Mr Agnew, a UKIP MEP since 2009, confirmed he joined Europe of Nations and Freedom (ENF) - a group set up by Marine Le Penn, the French National Front leader and Geert Wilders, head of the controversial Dutch anti-Islam Freedom Party in 2015.
But Mr Agnew pushed back against any accusations of “far-right Nazism” as he said: “I have Jewish ancestry.”
East of England Labour MEP Alex Mayer said: “I am sickened by this. UKIP have sunk into the darkest and most dangerous depths now. Stuart Agnew has got into bed with some very dodgy people. I don’t believe for a moment that the people of the East of England share these racist and sexist views.
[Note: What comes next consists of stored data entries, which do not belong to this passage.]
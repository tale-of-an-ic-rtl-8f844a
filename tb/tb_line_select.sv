// tb_line_select -- self-checking test of the line selector.
// Random q3 stream with random special windows (big_en with a/b counting the
// phase). The reference registers the lines one clock late: in a window
// tx0 = xnor(a,b), tx1 = its complement; otherwise each q3 = 1 goes to tx0 and
// tx1 by turns, starting with tx0 after clear, the turn being kept across a
// window. Also checks preset (both lines 1) and counts alternations.
// Alternation and the xnor-generated pattern follow the original; the
// turn flip-flop keeping its state through a pattern is this design's choice.
module tb_line_select;
  logic clk = 0, a = 0, b = 0, big_en = 0, q3 = 0, clr_n = 1, pre_n = 1;
  logic tx0, tx1;
  logic exp0 = 0, exp1 = 0, turn1 = 0;
  int checks = 0, failures = 0, marks0 = 0, marks1 = 0, pat_cycles = 0;

  line_select dut (.clk(clk), .a(a), .b(b), .big_en(big_en), .q3(q3),
                   .clr_n(clr_n), .pre_n(pre_n), .tx0(tx0), .tx1(tx1));

  always #5 clk = ~clk;

  task automatic check(string what);
    checks++;
    if (tx0 !== exp0 || tx1 !== exp1) begin
      failures++;
      if (failures < 10) $display("%t %s: tx=%b%b exp %b%b", $time, what, tx0, tx1, exp0, exp1);
    end
  endtask

  initial begin : watchdog
    repeat (10000) @(posedge clk);
    failures++;
    $display("TB_RESULT checks=%0d failures=%0d", checks, failures);
    $finish;
  end

  initial begin
    automatic int ph = -1;
    #1 clr_n = 0;
    #1 check("clear");
    clr_n = 1;
    for (int i = 0; i < 3000; i++) begin
      @(negedge clk);
      if (ph < 0 && $urandom_range(0, 9) == 0) ph = 0;
      big_en = (ph >= 0);
      {b, a} = big_en ? 2'(ph) : 2'($urandom_range(0, 3));
      q3 = big_en ? 1'b0 : 1'($urandom_range(0, 1));
      if (i == 1500) begin
        #1 pre_n = 0; exp0 = 1; exp1 = 1; turn1 = 1; #1 check("preset"); pre_n = 1;
      end
      @(posedge clk);
      if (big_en) begin
        exp0 = ~(a ^ b); exp1 = a ^ b; pat_cycles++;
        ph = (ph == 3) ? -1 : ph + 1;
      end else begin
        exp0 = q3 & ~turn1; exp1 = q3 & turn1;
        if (q3) turn1 = ~turn1;
      end
      #1 check("edge");
      marks0 += int'(tx0 && !big_en);
      marks1 += int'(tx1 && !big_en);
    end
    if (marks0 == 0 || marks1 == 0 || pat_cycles == 0) failures++;
    $display("TB_RESULT checks=%0d failures=%0d", checks, failures);
    $finish;
  end
endmodule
Mr Agnew should resign.”
But Mr Agnew defended his decision and said he had watched the ENF’s conduct for the last four years and had not been “unduly concerned”.
He said he joined the ENF because he had “become increasingly concerned at the appalling effect on two sectors of our British female population stemming from the cultural beliefs of radical Islam”.
He said: “On the one hand girls are being born into families where their education is neglected and they are required to wear Burkhas. They may also find themselves the victim of a forced marriage to a stranger. On the other hand white girls from dysfunctional families are falling prey to Asian grooming gangs, leading to serial rapes and enforced prostitution.”
He added: “Throughout my life I have witnessed a steady improvement in female opportunities, but I am now seeing it going the wrong way. I could quite easily have kept my head down, drawn my salary and in a few weeks’ time enjoyed my pension.
“I regard this as cowardly and am happy to nail my colours to the mast on this issue, which due to demographics, is going to get worse. I acknowledge that this is less of a problem in the East of England than elsewhere. It is easy to find reasons to hang back. I would rather experience hostility now, than experience guilt and shame in my old age for failing to lead when I had the opportunity”.